Patient involvement is vital especially in the concept elicitation stage of PROM development. This is done by undertaking focus groups/interviews to generate items that reflect concerns of patients. To develop a PROM specifically for POP, it is advisable to recruit patients from such a population, to ensure items of a PROM mirrors the patient experience and are relevant and comprehensive. Furthermore, cognitive interviews are fundamental in broadening patient involvement. Only 3/7 PROMs included cognitive interviews, thus it is not known whether patients experienced any challenges with the questionnaire or whether item modification was necessary in the remaining 4 PROMs. This means essential information may be missing or inaccurate.
While there are recommendations for assessing content validity during the development of new PROMs, this review supports previous literature highlighting poor reporting of qualitative research. As a minimum, PROM development should include a literature review, concept elicitation reviews or focus groups, data analysis, item generation and cognitive interviews.
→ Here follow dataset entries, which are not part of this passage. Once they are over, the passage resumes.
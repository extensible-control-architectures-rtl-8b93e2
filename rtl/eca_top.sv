// Top level: the JackKnife control hierarchy, with the two introductory
// controllers beside it.
//
// JackKnife is a six-stage, up to eight-way interleaved multi-threaded 8-bit
// microcontroller. Its control is split into small cooperating controllers
// that talk through two signals each, a request and a stall:
//   jk_pipeline_ctrl  schedule/fetch/decode/read/execute/commit acceptance,
//                     stalls and flushes, with a programming wait on reset;
//   bju_ctrl          branch/jump unit (jump, branch, call, return, skip);
//   lsu_ctrl          load/store unit, also serving the 16-bit push/pop of
//                     calls and returns for the branch/jump unit;
//   one multiplier controller, chosen by MU_KIND from the three
//                     interchangeable ones (2-cycle pipelined, 4-cycle
//                     pipelined, variable length).
// The scheduler picks a thread for every accepted schedule slot, and the tag
// pipeline carries the thread number of each instruction along the stages.
//
// Glue chosen by this design, where the description gives only the
// request/stall architecture:
//   * A unit's request is the execute-stage acceptance qualified by the
//     operation class `exec_op` of the instruction in execute (an input: the
//     decoder is part of the datapath).
//   * A call's first cycle requests a two-byte push, a return's a two-byte
//     pop, from the load/store unit; the unit's "ready" to the branch/jump
//     unit is the cycle that completes the push or pop.
//   * All controllers get the same one-cycle start pulse, the first clock
//     cycle after reset is released.
// The datapath (register files, ALU, memories, multiplier arithmetic) is
// outside this RTL; every signal that would connect to it is a port.
//
// The stand-alone examples, the basic interlocked pipeline controller and
// the memory write controller, have their own ports (prefixes bp_ and mw_)
// and share only clock, reset and start.
module eca_top
  import eca_pkg::*;
#(
  parameter mu_kind_e    MU_KIND     = MU_PIPED2,
  parameter int unsigned N_THREADS   = MAX_THREADS,
  parameter int unsigned BP_N_STAGES = NUM_STAGES,
  localparam int unsigned TW         = $clog2(N_THREADS)
) (
  input  logic                   clk,
  input  logic                   rst_n,
  // JackKnife control inputs
  input  logic                   programming_n,
  input  logic                   stall_ibus,
  input  logic                   stall_dependency,
  input  logic                   flush_schedule_n,
  input  logic                   flush_fetch_n,
  input  logic                   flush_decode_n,
  input  logic                   flush_read_n,
  input  exec_op_e               exec_op,
  input  logic                   branch_wait_on_status,
  input  logic                   memory_wait_n,
  input  logic                   mult_complete,
  input  logic [N_THREADS-1:0]   thread_active,
  input  logic [N_THREADS-1:0]   irq,
  // JackKnife control outputs
  output logic [5:0]             stage_accept,  // 0 schedule .. 5 commit
  output logic [4:0]             stage_stall,   // 0 schedule .. 4 execute
  output logic                   sched_valid,
  output logic                   sched_is_ist,
  output logic [N_THREADS-1:0]   irq_pending,   // interrupts not yet served
  output logic [TW-1:0]          sched_tid,
  output logic [TW-1:0]          stage_tag [5], // 0 fetch .. 4 commit
  output logic [4:0]             stage_tag_valid,
  output bju_act_t               bju_act,
  output lsu_act_t               lsu_act,
  output mu_act_t                mu_act,
  // Basic interlocked pipeline example
  input  logic                   bp_stall,
  output logic [BP_N_STAGES-1:0] bp_stage,
  output logic [BP_N_STAGES-1:0] bp_stall_stage,
  // Memory write controller example
  input  logic                   mw_request,
  input  logic                   mw_bus_free,
  output logic                   mw_latch_operands,
  output logic                   mw_output_to_bus,
  output logic                   mw_release_bus
);

  logic started_q, start;

  always_ff @(posedge clk or negedge rst_n) begin
    if (!rst_n) started_q <= 1'b0;
    else        started_q <= 1'b1;
  end
  assign start = ~started_q;

  // ---------------------------------------------------------------- pipeline
  logic schedule, fetch, decode, read, execute, commit;
  logic stall_lsu, stall_bju, stall_mu;

  jk_pipeline_ctrl u_pipe (
    .clk, .rst_n, .start,
    .programming_n, .stall_ibus, .stall_dependency,
    .stall_lsu, .stall_bju, .stall_mu,
    .flush_schedule_n, .flush_fetch_n, .flush_decode_n, .flush_read_n,
    .schedule, .fetch, .decode, .read, .execute, .commit,
    .stall_schedule (stage_stall[0]),
    .stall_fetch    (stage_stall[1]),
    .stall_decode   (stage_stall[2]),
    .stall_read     (stage_stall[3]),
    .stall_execute  (stage_stall[4])
  );

  assign stage_accept = {commit, execute, read, decode, fetch, schedule};

  // -------------------------------------------------------- unit requests
  logic bju_request_n, lsu_request_n, mu_request_n;
  logic lsu_bju_request_n, push2_op_n, pop2_op_n, lsu_ready_n;

  assign bju_request_n = ~(execute & is_bju_op(exec_op));
  assign lsu_request_n = ~(execute & is_lsu_op(exec_op));
  assign mu_request_n  = ~(execute & (exec_op == OP_MUL));

  assign push2_op_n        = ~bju_act.call_accept1;
  assign pop2_op_n         = ~bju_act.return_accept1;
  assign lsu_bju_request_n = push2_op_n & pop2_op_n;
  assign lsu_ready_n       = ~(lsu_act.push2_accept2 | lsu_act.pop2_accept3);

  // ---------------------------------------------------- branch/jump unit
  bju_ctrl u_bju (
    .clk, .rst_n, .start,
    .request_n             (bju_request_n),
    .lsu_ready_n,
    .branch_wait_on_status,
    .jump_op               (exec_op == OP_JUMP),
    .branch_op             (exec_op == OP_BRANCH),
    .call_op               (exec_op == OP_CALL),
    .return_op             (exec_op == OP_RETURN),
    .skip_op               (exec_op == OP_SKIP),
    .idle                  (bju_act.idle),
    .jump_accept           (bju_act.jump_accept),
    .branch_accept1        (bju_act.branch_accept1),
    .branch_accept2        (bju_act.branch_accept2),
    .branch_latch          (bju_act.branch_latch),
    .call_accept1          (bju_act.call_accept1),
    .call_accept2          (bju_act.call_accept2),
    .call_wait             (bju_act.call_wait),
    .return_accept1        (bju_act.return_accept1),
    .return_accept2        (bju_act.return_accept2),
    .return_wait           (bju_act.return_wait),
    .skip_accept1          (bju_act.skip_accept1),
    .cleanup               (bju_act.cleanup),
    .stall_pipeline        (bju_act.stall_pipeline)
  );
  assign stall_bju = bju_act.stall_pipeline;

  // ------------------------------------------------------ load/store unit
  lsu_ctrl u_lsu (
    .clk, .rst_n, .start,
    .request_n                 (lsu_request_n),
    .memory_wait_n,
    .load_op                   (exec_op == OP_LOAD),
    .store_op                  (exec_op == OP_STORE),
    .bju_request_n             (lsu_bju_request_n),
    .push2_op_n,
    .pop2_op_n,
    .idle                      (lsu_act.idle),
    .load_output_address       (lsu_act.load_output_address),
    .ld_input_data             (lsu_act.ld_input_data),
    .store_output_address_data (lsu_act.store_output_address_data),
    .push2_accept1             (lsu_act.push2_accept1),
    .push2_accept2             (lsu_act.push2_accept2),
    .pop2_accept1              (lsu_act.pop2_accept1),
    .pop2_accept2              (lsu_act.pop2_accept2),
    .pop2_accept3              (lsu_act.pop2_accept3),
    .memory_wait1              (lsu_act.memory_wait1),
    .memory_wait2              (lsu_act.memory_wait2),
    .memory_wait3              (lsu_act.memory_wait3),
    .cleanup                   (lsu_act.cleanup),
    .stall_pipeline            (lsu_act.stall_pipeline)
  );
  assign stall_lsu = lsu_act.stall_pipeline;

  // ----------------------------------------------------------- multiplier
  generate
    if (MU_KIND == MU_PIPED2) begin : g_mu
      mu_ctrl_piped2 u_mu (
        .clk, .rst_n, .start,
        .request_n          (mu_request_n),
        .stall              (mu_act.stall),
        .latch_intermediate (mu_act.latch_intermediate),
        .latch_result       (mu_act.latch_result)
      );
      assign mu_act.idle           = 1'b0;
      assign mu_act.latch_operands = 1'b0;
    end else if (MU_KIND == MU_PIPED3) begin : g_mu
      mu_ctrl_piped3 u_mu (
        .clk, .rst_n, .start,
        .request_n          (mu_request_n),
        .stall              (mu_act.stall),
        .latch_operands     (mu_act.latch_operands),
        .latch_intermediate (mu_act.latch_intermediate),
        .latch_result       (mu_act.latch_result)
      );
      assign mu_act.idle = 1'b0;
    end else begin : g_mu
      mu_ctrl_var u_mu (
        .clk, .rst_n, .start,
        .request_n          (mu_request_n),
        .mult_complete,
        .idle               (mu_act.idle),
        .stall              (mu_act.stall),
        .latch_operands     (mu_act.latch_operands),
        .latch_intermediate (mu_act.latch_intermediate),
        .latch_result       (mu_act.latch_result)
      );
    end
  endgenerate
  assign stall_mu = mu_act.stall;

  // ------------------------------------------------- threads and tagging
  thread_scheduler #(.N_THREADS(N_THREADS)) u_sched (
    .clk, .rst_n, .schedule, .thread_active, .irq,
    .sel_valid  (sched_valid),
    .sel_is_ist (sched_is_ist),
    .sel_tid    (sched_tid),
    .irq_pending
  );

  thread_tag_pipe #(.N_THREADS(N_THREADS)) u_tags (
    .clk, .rst_n, .schedule, .fetch, .decode, .read, .execute,
    .sched_valid, .sched_tid,
    .tag   (stage_tag),
    .valid (stage_tag_valid)
  );

  // ---------------------------------------------------- stand-alone examples
  basic_pipeline_ctrl #(.N_STAGES(BP_N_STAGES)) u_basic (
    .clk, .rst_n, .start,
    .stall       (bp_stall),
    .stage       (bp_stage),
    .stall_stage (bp_stall_stage)
  );

  mem_write_ctrl u_mw (
    .clk, .rst_n, .start,
    .request        (mw_request),
    .bus_free       (mw_bus_free),
    .latch_operands (mw_latch_operands),
    .output_to_bus  (mw_output_to_bus),
    .release_bus    (mw_release_bus)
  );

endmodule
Previous systematic reviews by CHORUS have highlighted the inconsistency and variations of outcome reporting in women with POP, as 34 different PROMs to measure QoL were identified. This study was carried out as part of a wider project to establish COS and COMS to reduce heterogeneity of outcome reporting in trials.
Concluding message
This review has shown gaps in quality of evidence around content validity of common QoL instruments used in women with POP (epAQ-PF, ICIQ-VS, IIQ, P-QoL, PFDI, PFIQ and UDI). There is an urgent need for adequate development and validation of PROMs. Researchers should consider using robust methodology. Content validity is the first measurement property to consider when selecting a PROM, and this study has illustrated that it is under investigated in patients with POP. These findings may contribute to the wider development of COS and COMS in POP to improve quality in research and clinical practice.